Every year, over 16,000 Australians are diagnosed with melanoma. Most of these cases are detected early and can be successfully treated with surgery. However, for individuals with advanced or metastatic melanoma, which has spread beyond the skin to other organs, the prognosis was poor until the introduction of targeted therapies and immunotherapies. These treatments, developed over the past decade, have significantly increased the five-year survival rate for advanced melanoma patients, from less than 10% in 2011 to about 50% in 2021. Despite this progress, there are still many melanoma patients who cannot be effectively treated with current therapies.
Researchers have developed two promising new therapies that are currently being tested in clinical trials for patients with advanced melanoma. Both therapies use immunotherapy at different stages and in various ways. Initial results from these trials are being released, providing insights into future melanoma treatments. Immunotherapy enhances a patient’s immune system to destroy cancer cells. One form of immunotherapy involves “immune checkpoint inhibitors”. Immune cells have “immune checkpoint” proteins that regulate their activity, and cancer cells can manipulate these checkpoints to deactivate immune cells and evade the immune system. Immune checkpoint inhibitors prevent this interaction, keeping the immune system engaged in fighting cancer.
Results from an ongoing phase 3 trial using immune checkpoint inhibitors were published in the New England Journal of Medicine.
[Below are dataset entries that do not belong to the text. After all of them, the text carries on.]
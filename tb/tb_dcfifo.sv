// tb_dcfifo -- self-checking test of the dual-clock sample FIFO.
//
// Runs the FIFO at its default size (16 bits x 4096) with unrelated clocks
// and compares every word read with a queue model:
//   1. streaming: random write and read requests on a 37 ns write clock and
//      a 10 ns read clock;
//   2. fill: 4100 write attempts with no reads; wrfull must rise after
//      exactly 4096 accepted words, wrusedw must count them and the four
//      extra writes must be dropped;
//   3. burst read with a strobe-only read clock (as the DSP's read strobe):
//      the first two strobes see rdempty, the first word appears on q after
//      the third, and every word comes out in order;
//   4. aclr empties both sides;
//   5. a 2048-word line written with a 10 ns write clock and read back with a
//      1 ns read clock: the read burst must take about a tenth of the time.
module tb_dcfifo;
  localparam int DW = 16, AW = 12, DEPTH = 1 << AW;
  int checks = 0, failures = 0;

  logic aclr = 1'b0;
  logic wrclk = 1'b0, rdclk = 1'b0;
  logic wrreq = 1'b0, rdreq = 1'b0;
  logic [DW-1:0] data = '0, q;
  logic wrfull, rdempty;
  logic [AW-1:0] wrusedw, rdusedw;

  dcfifo dut (.*);

  bit wr_run = 1'b0, rd_run = 1'b0;
  always #18.5 if (wr_run) wrclk = ~wrclk;
  always #5.3  if (rd_run) rdclk = ~rdclk;

  task automatic check(input bit ok, input string msg);
    checks++;
    if (!ok) begin failures++; $display("FAIL: %s", msg); end
  endtask

  logic [DW-1:0] model[$];
  int n_wr = 0, n_rd = 0;

  // write-side scoreboard
  always @(posedge wrclk) if (!aclr && wrreq && !wrfull) begin
    model.push_back(data);
    n_wr++;
  end

  // read-side check: q after an accepted read must be the oldest model word
  always @(posedge rdclk) if (!aclr && rdreq && !rdempty) begin
    logic [DW-1:0] exp;
    exp = model.pop_front();
    #0.2;
    n_rd++;
    if (q !== exp) begin
      failures++;
      $display("FAIL: read %0d got %h expected %h", n_rd, q, exp);
    end
  end

  initial begin
    int full_at;
    #1 aclr = 1'b1;
    #100 aclr = 1'b0;
    // 1. streaming
    wr_run = 1; rd_run = 1;
    for (int i = 0; i < 3000; i++) begin
      @(negedge wrclk);
      wrreq <= ($urandom_range(0, 3) != 0);
      data  <= DW'($urandom);
      rdreq <= ($urandom_range(0, 1) != 0);
    end
    @(negedge wrclk) wrreq <= 1'b0;
    rdreq <= 1'b1;
    repeat (20000) begin
      @(posedge rdclk);
      if (model.size() == 0 && rdempty) break;
    end
    checks++;
    if (n_rd != n_wr || n_wr < 1000) begin
      failures++; $display("FAIL: streamed %0d written %0d read", n_wr, n_rd);
    end
    rdreq = 1'b0;
    repeat (5) @(posedge wrclk);
    check(wrusedw == 0 && !wrfull, "write side sees empty after drain");
    check(rdempty && rdusedw == 0, "read side empty after drain");

    // 2. fill without reads
    rd_run = 0;
    full_at = -1;
    for (int i = 0; i < DEPTH + 4; i++) begin
      @(negedge wrclk);
      if (wrfull && full_at < 0) full_at = i;
      if (i > 0 && i < DEPTH && !wrfull) begin
        checks++;
        if (wrusedw != AW'(i)) begin failures++; $display("FAIL: wrusedw %0d at %0d", wrusedw, i); end
      end
      wrreq = 1'b1; data = DW'(i * 7 + 3);
    end
    @(negedge wrclk) wrreq = 1'b0;
    check(full_at == DEPTH, $sformatf("wrfull after %0d words", full_at));
    check(wrfull && wrusedw == 0, "full: wrusedw wraps to 0");
    check(model.size() == DEPTH, $sformatf("%0d words accepted", model.size()));
    wr_run = 0;

    // 3. strobe-only burst read of the full FIFO
    rdreq = 1'b1;
    for (int k = 1; k <= DEPTH + 3; k++) begin
      #7 rdclk = 1'b0;
      if (k <= 2) check(rdempty, $sformatf("strobe %0d sees rdempty", k));
      if (k == 3) check(!rdempty && rdusedw == 0, "strobe 3: data visible, rdusedw wrapped");
      #7 rdclk = 1'b1;
    end
    #7 rdclk = 1'b0;
    check(rdempty, "empty after burst");
    check(model.size() == 0, "all words read");
    rdreq = 1'b0;

    // 4. aclr clears both sides
    wr_run = 1;
    @(negedge wrclk) wrreq = 1'b1;
    repeat (10) @(negedge wrclk);
    wrreq = 1'b0;
    #5 aclr = 1'b1;
    #5;
    check(!wrfull && wrusedw == 0 && rdempty && rdusedw == 0 && q == '0, "aclr clears");
    model.delete();
    #20 aclr = 1'b0;

    // 5. one line at 10 ns per write, read back at 1 ns per read
    wr_run = 0; rd_run = 0;
    wrclk = 1'b0; rdclk = 1'b0;
    begin
      realtime t0, t_wr, t_rd;
      int strobes;
      t0 = $realtime;
      for (int i = 0; i < 2048; i++) begin
        wrreq = 1'b1; data = DW'(16'hC000 + i);
        #5 wrclk = 1'b1;
        #5 wrclk = 1'b0;
      end
      wrreq = 1'b0;
      t_wr = $realtime - t0;
      check(wrusedw == AW'(2048), "line written");
      t0 = $realtime;
      rdreq = 1'b1;
      strobes = 0;
      while (model.size() != 0 && strobes < 3000) begin
        #0.5 rdclk = 1'b1;
        #0.5 rdclk = 1'b0;
        strobes++;
      end
      rdreq = 1'b0;
      t_rd = $realtime - t0;
      check(model.size() == 0 && strobes == 2048 + 2, $sformatf("line read in %0d strobes", strobes));
      check(t_wr >= 9.9 * t_rd, $sformatf("write %0t ns, read %0t ns", t_wr, t_rd));
    end

    $display("reads checked: %0d", n_rd);
    check(n_rd > DEPTH + 1000, "enough reads checked");
    $display("TB_RESULT checks=%0d failures=%0d", checks, failures);
    $finish;
  end

  initial begin
    #2_000_000;
    failures++;
    $display("FAIL: watchdog");
    $display("TB_RESULT checks=%0d failures=%0d", checks, failures);
    $finish;
  end
endmodule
This trial involved two types of immune checkpoint inhibitors: nivolumab, which blocks the PD-1 checkpoint, and ipilimumab, which blocks CTLA-4. 423 patients, including many from Australia, participated in the trial, and they were randomly split into two groups. The first group had surgery to remove melanoma followed by immunotherapy (nivolumab) to eliminate any remaining cancer cells, a standard post-surgery treatment. The second group received immunotherapy first (nivolumab plus ipilimumab) and then underwent surgery. This novel approach was based on observations suggesting that administering immunotherapy while the tumor is still present might better activate the patient’s immune response compared to after tumor removal. After 12 months, 83.7% of patients who received pre-surgery immunotherapy remained cancer-free, compared to 57.2% in the group that received post-surgery immunotherapy.
Georgina Long, Australian of the Year, who co-led this trial with Christian Blank from the Netherlands Cancer Institute, proposes that pre-surgery immunotherapy should become a new standard treatment for higher-risk stage 3 melanoma and suggests evaluating this strategy for other cancers. The results of this trial indicate that this combination treatment could be implemented in Australian hospitals soon.
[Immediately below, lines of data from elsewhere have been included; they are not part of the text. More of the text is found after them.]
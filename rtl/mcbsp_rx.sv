// mcbsp_rx -- receiver for command words sent by the DSP's serial port.
//
// The DSP sets the acquisition parameters (in this design the ROG period,
// i.e. the line time and exposure) over its multichannel buffered serial
// port. This block receives one CMD_W-bit word per frame: a frame sync pulse
// on fsr, one bit clock of data delay, then CMD_W data bits, MSB first, all
// sampled on the rising edge of the bit clock clkr. When the last bit is in,
// the word appears on word_o and word_tgl flips; the toggle lets a slower
// clock domain detect the new word with a plain two-flip-flop synchronizer.
// A new fsr pulse during a word restarts reception.
//
// Only the existence of the link and its use for the ROG period come from
// the design. Frame format (1-bit data delay, MSB first, active-high frame
// sync, sampling edge), word width and the toggle handshake are this
// implementation's choices, set to match a common serial port setting.
//
// Interface: clkr, rst_n (asynchronous, active low), fsr, dr,
// word_o (last complete word, reset value RESET_WORD), word_tgl.
module mcbsp_rx #(
  parameter int unsigned       CMD_W      = ccd_acq_pkg::CMD_W,
  parameter logic [CMD_W-1:0] RESET_WORD = CMD_W'(ccd_acq_pkg::ROG_PERIOD)
) (
  input  logic             clkr,
  input  logic             rst_n,
  input  logic             fsr,
  input  logic             dr,
  output logic [CMD_W-1:0] word_o,
  output logic             word_tgl
);
  localparam int unsigned BW = $clog2(CMD_W + 1);

  logic [CMD_W-2:0] shreg;   // first CMD_W-1 bits of the word
  logic [BW-1:0]    bits_left;

  always_ff @(posedge clkr or negedge rst_n) begin
    if (!rst_n) begin
      shreg     <= '0;
      bits_left <= '0;
      word_o    <= RESET_WORD;
      word_tgl  <= 1'b0;
    end else if (fsr) begin
      bits_left <= BW'(CMD_W);
    end else if (bits_left != '0) begin
      shreg     <= {shreg[CMD_W-3:0], dr};
      bits_left <= bits_left - 1'b1;
      if (bits_left == BW'(1)) begin
        word_o   <= {shreg, dr};
        word_tgl <= ~word_tgl;
      end
    end
  end
endmodule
Another emerging therapy for melanoma is a post-surgery combination of a different checkpoint inhibitor (pembrolizumab, which also blocks PD-1) with a messenger RNA vaccine (mRNA-4157). While checkpoint inhibitors like pembrolizumab have been used for over a decade, mRNA vaccines like mRNA-4157 are newer. You might know mRNA vaccines from the COVID vaccines by Pfizer-BioNTech and Moderna. mRNA-4157 works similarly: the mRNA is injected into the patient, producing antigens—small proteins that train the immune system to recognize and attack a disease, be it cancer or the COVID virus. mRNA-4157 is a form of personalized medicine, where the mRNA is specifically tailored to match a patient’s cancer. The patient’s tumor is genetically sequenced to identify the best antigens to trigger the immune system against the cancer, and then a patient-specific version of mRNA-4157 is developed.
Recent results from a three-year phase 2 trial combining pembrolizumab with mRNA-4157 were announced last week. After 2.5 years, 74.8% of patients treated with this combination remained cancer-free, compared to 55.6% of those who received only immunotherapy. These included patients with high-risk, late-stage melanoma, who usually have worse outcomes. These results haven’t yet been published in peer-reviewed journals but are available through company announcements and presentations at cancer conferences in the USA. The combination of pembrolizumab and this vaccine has moved to a phase 3 trial in 2023, and the first patients have been enrolled in Australia, with the final results expected in 2029. It is hoped these mRNA-based anti-cancer vaccines will open the door to vaccines targeting various cancers, working especially well with checkpoint inhibitors to boost the immune system.
Despite these advances, the best way to fight melanoma is prevention, which primarily means reducing UV exposure as much as possible.